Ein Knotenhalfter ist ideal zum Training bei der Bodenarbeit und bei der Ausbildung von jungen Pferden oder Korrektur. Durch die schmalen Seile wirkt das Knotenhalfter schärfer als ein normales Stallhalfter. Dadurch ist jedoch die Kommunikation mit dem Pferd wesentlich feiner und präziser. Da die Kopfkontrolle stärker ist als bei einem normalen Halfter kann bei einem nicht erwünschten Verhalten des Pferdes viel schneller und direkter korrigierend eingegriffen werden. Die Einwirkung sollte impulshaft erfolgen.

Bitte auch darauf achten, dass das Knotenhalfter immer richtig geknotet ist - das Seilende muss nach hinten zeigen am Knoten, damit es nicht über oder an das Auge des Pferdes kommt. Der Knoten muss an der Schlaufe geknotet werden, nicht am Genickriemen und es sollte gut sitzen, also ca. zwei Fingerbreit unter dem Jochbein.

Wichtig - ein Knotenhalfter ist kein Stallhalfter.

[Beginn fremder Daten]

# NSR: a decoupled 16-bit RISC processor

The NSR ("Non-Synchronous RISC") is a small 16-bit processor built as five
units that run independently and meet only at first-in first-out queues. The
original machine was a self-timed FPGA prototype. It had no global clock, and
its units talked over two-phase request/acknowledge channels. This
SystemVerilog keeps that architecture: the same units, the same queues and the
same instruction set. It renders every channel as a clocked valid/ready
handshake, so the design can be simulated with Verilator and synthesized like
any other synchronous design.

The main idea is **decoupling**. Nothing in the machine waits for a fixed
number of cycles. Instead, values that one unit makes for another go through
a queue, and a consumer that finds its queue empty simply waits:

* A compare instruction puts one bit into the **CC-Queue**. A later
  conditional branch, any number of instructions further on, takes one bit
  from it.
* `SJMP` puts a computed target into the **Jmp-Queue**. A later `JMP` takes
  it.
* `LDA`/`STA` put an address into the **Address Queue**. Data reach memory by
  writing register R1 (which feeds the **Store Data Queue**). Data come back
  by reading R1 (which drains the **Load Data Queue**).

Delay slots, load delays and pipeline interlocks all become "wait until the
queue has something". No unit has explicit pipeline control.

## Units and the queues between them

```
             +--------------------- Jmp-Queue (1) -----------------+
             |   +----------------- CC-Queue (8) ----------------+ |
             v   v                                               | |
  memory <-> IF --(2)--> ID --(2)--> EX ---------------------------+
    ^        ^            |           ^  |--(1) results--> RF      |
    |        |            +--(2)--> RF --(2) operands--> EX        |
    |        |                        ^                            |
    |    arbiter <--> MEM: AQ (4), SDQ (4) <-----------------------+
    +------------------    LDQ (4) -----> RF (reads of R1)
```

Numbers are queue lengths, the defaults of the `nsr_top` parameters. The
register file also holds a 2-entry destination queue.

| unit | module | what it does |
|---|---|---|
| IF, instruction fetch | `nsr_if` | Holds the PC and fetches one word per memory access. Executes `JMP` and `BCND` itself and drops them. Sends `MVPC` followed by the computed PC value. Passes every other instruction on. |
| ID, instruction decode | `nsr_id` | Sends a 14-bit *usage word* to RF (which registers to read and write). Sends a one-hot 16-bit *operation word* to EX (what to compute and where the result goes). Some instructions also get one extra word. |
| RF, register file | `nsr_rf` | A source process sends operands to EX under a scoreboard. A result process writes EX results back. |
| EX, execute | `nsr_ex` | Collects 0-2 operands over one 16-bit path and computes. Sends the result to any mix of RF, AQ, SDQ, Jmp-Queue and CC-Queue. |
| MEM, memory interface | `nsr_mem` | Holds AQ, SDQ and LDQ. Runs the memory cycles in address-queue order. |
| memory arbiter | `nsr_arbiter` | A token passed between IF and MEM shares the single memory port between them. |
| queues | `chan_fifo` | Every queue above. |
| debug | `nsr_step_gate`, `nsr_busmon` | Step gates, pending-request lights and a hex bus display. |

## Instruction set

Each instruction is one 16-bit word: opcode in bits 15:12, then `Rd` (11:8),
`Ra` (7:4) and `Rb` (3:0).

| opcode | instruction | effect |
|---|---|---|
| `1111` | `STA Rd,Ra,Rb` | `Rd`, AQ (store) ← Ra + Rb |
| `1110` | `LDA Rd,Ra,Rb` | `Rd`, AQ (load) ← Ra + Rb |
| `1101` | `SJMP Rd,Ra,Rb` | `Rd`, Jmp-Queue ← Ra + Rb |
| `1100` | `ADD` | Rd ← Ra + Rb |
| `1011` / `1010` / `1001` / `1000` | `XNOR` / `XOR` / `OR` / `AND` | Rd ← Ra op Rb |
| `0111` | `MVPC Rd,off8` | Rd ← address of the MVPC + sign-extended off8 |
| `0110` | `SHLL` / `SHRL` / `SHRA Rd,Rb` | Rd ← Rb shifted by one bit. Bits 7:4 are `0001` (left), `0010` (right logical) or `0100` (right arithmetic). |
| `0101` | `SEQ`/`SGT`/`SGE`/`SNE Ra,Rb` | CC-Queue ← comparison. Bits 11:10 are `00` EQ, `01` GT, `10` GE, `11` NE. |
| `0100` | `SUB` | Rd ← Ra − Rb |
| `0011` | `MVIL Rd,v8` | Rd ← {00, v8} |
| `0010` | `MVIH Rd,v8` | Rd ← {v8, 00} |
| `0001` | `BCND off12` | Takes a bit from the CC-Queue. If it is 1, PC ← address of the BCND + sign-extended off12. Otherwise PC ← PC + 1. |
| `0000` | `JMP` | PC ← head of the Jmp-Queue |

The registers fall into three groups:

* R0, R14 and R15 always read 0, 1 and −1. Writes to them do nothing.
* R1 is the memory port described above.
* R2–R13 are ordinary registers.

Execution starts at address 0. A program normally ends with a `JMP` that no
`SJMP` has fed. The machine then waits forever, which is its way of halting.
The same wait is a deadlock when it happens by mistake. For example, reading
R1 before any `LDA` waits forever for data that will never come.

## What travels on each channel

**IF → ID** carries instruction words. After an `MVPC` comes one more word,
the computed PC value.

**ID → RF**: the usage word, `{dest[13:10], srcA[9:6], vA[5], srcB[4:1], vB[0]}`.
`dest` is 0 when no register is written. That covers Rd = R0, and also
Rd = R1, because such a result goes to the store data queue directly. A
source is used only if its valid bit is set. Register 0 is a legal source,
so the field alone cannot mean "none". A shift sends its single source as
source B.

**ID → EX**: one operation word, with one bit per instruction class:

| bit | 15 | 14 | 13 | 12 | 11 | 10 | 9 | 8 | 7 | 6 | 5 | 4 | 3 | 2 | 1 | 0 |
|---|---|---|---|---|---|---|---|---|---|---|---|---|---|---|---|---|
| class | STA | LDA | SJMP | ADD | XNOR | XOR | OR | AND | MVPC | Shift | SetCC | SUB | MVIL | MVIH | R1 | R0 |

Bit 1 sends the result to the store data queue. Bit 0 discards it. With
neither set, the result goes to RF. Compares always set bit 0. Four classes
get one extra word after the operation word:

* MVIL/MVIH: the 8-bit value in bits 15:8.
* Shift: the shift code in bits 15:12.
* Compare: the condition in bits 15:14.
* MVPC: the PC value from IF, unchanged.

**RF → EX** carries operands on one 16-bit path. With two sources, A comes
first, then B.

**EX → MEM**: AQ entries are `{store, addr[15:0]}`. SDQ entries are data
words.

## The register file scoreboard

This is the part that keeps the decoupled pipeline correct, so it repays a
careful read (`rtl/nsr_rf.sv`).

The RF runs ahead of EX. It takes usage words as fast as ID produces them and
sends operands into the RF→EX queue, while EX may still be several
instructions behind. To avoid reading a stale value, each register has a
scoreboard bit. The source process handles each usage word in three steps:

1. **Source A, then source B** (each only if valid).
   * For R1, it takes a word from the load data queue, waiting if that queue
     is empty. R1 has no scoreboard.
   * For R0, R14 and R15, it sends the constant.
   * For any other register, it waits until the register's scoreboard bit is
     clear, then sends the value.
2. **Destination** (if non-zero). It waits until that register's scoreboard
   bit is clear. It then sets the bit and pushes the register number into the
   destination queue.
3. It takes the next usage word.

The result process pairs results with destinations. When a result from EX
and a register number at the head of the destination queue are both present,
it writes the register and clears its bit.

Two rules follow:

* An instruction reads its sources before it claims its destination. So
  `ADD r2,r2,r14` reads the old r2.
* A later reader of r2 waits until the new value is written.

A second claim on a register that is still claimed also waits (step 2). That
keeps the destination queue and the result stream in the same order. EX sends
results to RF only for instructions whose usage word had a non-zero
destination, and it does so in program order, so the i-th result always
belongs to the i-th queued destination.

## Memory ordering and the arbiter

There is one Address Queue, and MEM serves only its head:

* A **load** at the head starts a read once the load data queue has room. The
  word read goes into that queue.
* A **store** at the head waits for a word at the head of the store data
  queue, then writes it.

Loads and stores therefore reach memory in program order. A load can never
overtake an earlier store. `STA r1,Ra,Rb` puts its sum into both AQ (as the
address) and SDQ (as the data). `ADD r1,r1,r1` takes two loaded words and
stores their sum.

IF and MEM share one memory port. A single token moves between them:

* A side that holds the token and is requesting keeps it for exactly one
  memory cycle, then passes it on.
* A side that is not requesting passes it on at once (one clock per hop).

Under load, accesses therefore alternate fetch, data, fetch, data. Reset puts
the token at IF.

The memory port (`sram_*` on `nsr_top`) is word-addressed, 64K × 16. A
request (address, write flag, write data) is held until a one-cycle
`sram_ack`, and that ack carries the read data. The memory itself, and the
delay that times its cycle, are outside the design. The testbenches use
`tb/nsr_sram_model.sv`.

## Debug features

The original board could freeze and single-step the machine, and it had
lights showing which unit a deadlock was stuck in. `nsr_top` keeps these:

* `dbg_hold[i]` holds the incoming channel of a unit: bit 0 ID, 1 EX, 2 RF
  usage, 3 MEM address, 4 IF fetch. While held, each one-cycle pulse on
  `dbg_step[i]` lets exactly one transfer through.
* `dbg_led[4:0]` lights while a request at one of those gates is not taken.
  `dbg_led[5]` and `dbg_led[6]` show where the token is (MEM, IF).
* `dbg_sel` selects a bus to show as four hex digits on `dbg_seg`, with
  segments a–g in bits 0–6, active high:

  | `dbg_sel` | bus |
  |---|---|
  | 0 | IF→ID |
  | 1 | ID→EX |
  | 2 | ID→RF |
  | 3 | RF→EX |
  | 4 | EX→RF |
  | 5 | memory address |
  | 6 | memory data |
  | 7 | PC |

## Timing of this implementation

Every unit is a small state machine. A word moves on a clock edge where
valid and ready are both high. A queue's `in_ready` means "not full", so
ready never depends combinationally on the reader, and a length-1 queue
passes a word every other cycle. Fetch reads one word at a time, with no
prefetch.

The benchmark kernels run with a 2-cycle memory. They take these numbers of
clocks per executed instruction (`tb_nsr_kernels` prints them):

| kernels | clocks per instruction |
|---|---|
| ALU kernels (`ADD0`–`ADD5`, `OR0`, `OR1`) | 6.0, bound by fetch |
| compare + branch, `MVPC`/`SJMP`/`JMP` | 7.0 |
| memory kernels | 6.5–9.0 |

The original self-timed machine ran these kernels at 1.10–1.34 million
instructions per second. Clock rates do not map onto that figure.
The ranking differs too. In the self-timed machine the `SJMP`/`JMP` loop
was the fastest kernel and the ALU kernels came next. Here every instruction
costs at least one memory fetch, so kernels that only pass instructions on
are the fastest, and anything that waits on another queue costs extra
clocks.

## Where this design departs from, or fills in, the original

* **Clocked channels.** The two-phase bundled-data channels and micropipeline
  queues (C-elements, transition latches) become clocked valid/ready
  handshakes and register FIFOs. Behaviour at the instruction level is the
  same. Timing is not comparable.
* **Fetch bus.** The original instruction bus multiplexed address and opcode
  on 16 wires. Here they are separate, with one request/acknowledge pair.
* **Register file and MEM in one piece.** Each was split over two 8-bit-slice
  chips with a master/slave pin. Here each is one 16-bit unit.
* **Arbiter details.** The token arbiter's gate-level form is not reproduced.
  In the original a request could be missed on the first pass of the token and served on the second.
  Here a request present when the token arrives is served on that pass.
* **Choices where the original is silent:**
  * BCND and MVPC offsets are relative to the instruction's own address.
  * `SGT`/`SGE` are signed.
  * Shifts move by one bit.
  * Extra words are left-aligned as described above.
  * Registers reset to 0.
  * A load starts only when the load data queue has room.
  * The placement of the step gates and the step-pulse mechanism.
* **Queue lengths** follow the original's queue map: IF→ID 2, ID→RF 2, ID→EX
  2, RF→EX 2, EX→RF 1, CC-Queue 8, Jmp-Queue 1, destination queue 2,
  AQ/SDQ/LDQ 4. Lengths affect speed only, never results.

## Verification

Each module has a self-checking testbench in `tb/`. Each one prints
`TB_RESULT checks=N failures=M`.

| testbench | what it covers |
|---|---|
| `tb_chan_fifo` | Random traffic against a reference queue. |
| `tb_nsr_if` | Branch and jump targets, the MVPC word, the fetch address sequence, and a stall on an empty Jmp-Queue. |
| `tb_nsr_id` | One instruction of every class, with random back-pressure. |
| `tb_nsr_ex` | 3000 random operations, with results checked per destination. |
| `tb_nsr_rf` | Constants, R1 reads, scoreboard holds, and a random run against a reference register file. |
| `tb_nsr_mem` | Store waits for data, load-after-store, a full load queue, and random loads and stores. |
| `tb_nsr_arbiter` | Data, and strict alternation under contention. |
| `tb_nsr_step_gate`, `tb_nsr_busmon` | The debug gate and the segment patterns. |
| `tb_nsr_top` | The whole processor at default sizes: a feature program, the original Fibonacci program, and a single-stepped run. |
| `tb_nsr_kernels` | The 21 benchmark kernels, in loops of about 1000 instructions. |

In `tb_nsr_top` and `tb_nsr_kernels`:

* Registers and all of memory are compared with a reference instruction-set
  model (`tb/nsr_tb_pkg.sv`). That package also holds assembler helpers.
* `tb_nsr_top` counts each mechanism and fails if one never happens: queue
  stalls, a full CC-Queue, taken and not-taken branches, jumps, MVPC,
  scoreboard holds, R1 waits, stores waiting for data, memory-unit grants and
  discarded results.

To run one with Verilator 5:

```
verilator --binary --timing -Irtl -Itb rtl/nsr_pkg.sv tb/nsr_tb_pkg.sv \
    tb/tb_nsr_top.sv --top-module tb_nsr_top -Mdir obj_top -o sim
./obj_top/sim
```

Swap the testbench name for any other test. The unit tests need only
`rtl/nsr_pkg.sv` and their own file. Any run finishes within seconds.

## Not included

* The system SRAM and its timing delay line: a behavioural model lives in
  `tb/`.
* The host PC and prototype-board logic that load programs.
* The two-phase macro library of the original.
* The signal-level protocol of the multiplexed fetch bus, which is not known.
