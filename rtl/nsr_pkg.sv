// nsr_pkg: types and constants shared by the units of the NSR processor.
//
// The NSR is a 16-bit RISC whose units (fetch, decode, execute, register
// file, memory interface) talk only through queues. This package holds the
// instruction opcodes, the bit positions of the one-hot operation word that
// decode sends to execute, and the register-usage word that decode sends to
// the register file. The opcode values and both word layouts follow the
// instruction set and the two encoding tables of the original design; the
// field positions of the extra words that follow an operation word
// (immediate, shift code, condition) are read from how that table draws them.
package nsr_pkg;

  localparam int unsigned XLEN = 16;
  typedef logic [XLEN-1:0] word_t;

  // Major opcode, instruction bits 15:12.
  typedef enum logic [3:0] {
    OP_JMP  = 4'b0000,
    OP_BCND = 4'b0001,
    OP_MVIH = 4'b0010,
    OP_MVIL = 4'b0011,
    OP_SUB  = 4'b0100,
    OP_SCC  = 4'b0101,  // SEQ/SGT/SGE/SNE, condition in bits 11:10
    OP_SHFT = 4'b0110,  // SHLL/SHRL/SHRA, shift code in bits 7:4
    OP_MVPC = 4'b0111,
    OP_AND  = 4'b1000,
    OP_OR   = 4'b1001,
    OP_XOR  = 4'b1010,
    OP_XNOR = 4'b1011,
    OP_ADD  = 4'b1100,
    OP_SJMP = 4'b1101,
    OP_LDA  = 4'b1110,
    OP_STA  = 4'b1111
  } opcode_e;

  // Condition codes of the compare instructions (instruction bits 11:10).
  typedef enum logic [1:0] {
    CC_EQ = 2'b00,
    CC_GT = 2'b01,
    CC_GE = 2'b10,
    CC_NE = 2'b11
  } cond_e;

  // Shift codes (instruction bits 7:4).
  localparam logic [3:0] SH_LL = 4'b0001;
  localparam logic [3:0] SH_RL = 4'b0010;
  localparam logic [3:0] SH_RA = 4'b0100;

  // Bit positions in the one-hot operation word sent from decode to execute.
  localparam int unsigned EXB_STA   = 15;
  localparam int unsigned EXB_LDA   = 14;
  localparam int unsigned EXB_SJMP  = 13;
  localparam int unsigned EXB_ADD   = 12;
  localparam int unsigned EXB_XNOR  = 11;
  localparam int unsigned EXB_XOR   = 10;
  localparam int unsigned EXB_OR    = 9;
  localparam int unsigned EXB_AND   = 8;
  localparam int unsigned EXB_MVPC  = 7;
  localparam int unsigned EXB_SHIFT = 6;
  localparam int unsigned EXB_SETCC = 5;
  localparam int unsigned EXB_SUB   = 4;
  localparam int unsigned EXB_MVIL  = 3;
  localparam int unsigned EXB_MVIH  = 2;
  localparam int unsigned EXB_R1    = 1;  // result goes to the store data queue
  localparam int unsigned EXB_R0    = 0;  // result is discarded

  // Register-usage word sent from decode to the register file (14 bits).
  typedef struct packed {
    logic [3:0] dest;   // 13:10, 0 = no register result expected
    logic [3:0] src_a;  // 9:6
    logic       va;     // 5
    logic [3:0] src_b;  // 4:1
    logic       vb;     // 0
  } usage_t;

  // Address queue entry: store flag and word address.
  typedef struct packed {
    logic  store;
    word_t addr;
  } aq_t;

  // Hard-wired register contents.
  localparam word_t R14_VALUE = 16'h0001;
  localparam word_t R15_VALUE = 16'hFFFF;

endpackage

Ein Pferd sollte nicht mit einem Knotenhalfter angebunden werden da es keine Sollbruchstelle hat welche im Notfall nachgeben können.

Wanderhalfter

Ein Wanderhalfter ist, wie sein Name schon sagt ideal für Wanderritte. Es kann leicht unter der Trense getragen werden und somit immer griffbereit sein um dem Pferd unterwegs die Trense abzunehmen und es grasen oder trinken zu lassen. Ganz leichte Wanderhalfter kann man auch gut in die Tasche einstecken und bei Bedarf anlegen. Gerade wer viel mit dem Pferd unterwegs ist, für den ist ein Wanderhalfter ein sehr nützliches Equipment.

Halsriemen

Ein Halsriemen ist grundsätzlich ideal für den Koppelgang. Gerade für Pferde, welche sehr empfindliches Fell und Haut am Kopf haben und die sich dadurch leicht Aufscheuern ist ein Halsriemen eine ideale Alternative. Auch für Pferde, welche sich schlecht mit einem normalen Stallhalfter anbinden lassen ist ein Halsriemen eine Möglichkeit. Auch bei Wanderritten oder längeren Ausritten kann ein Halsriemen eine gute Option sein.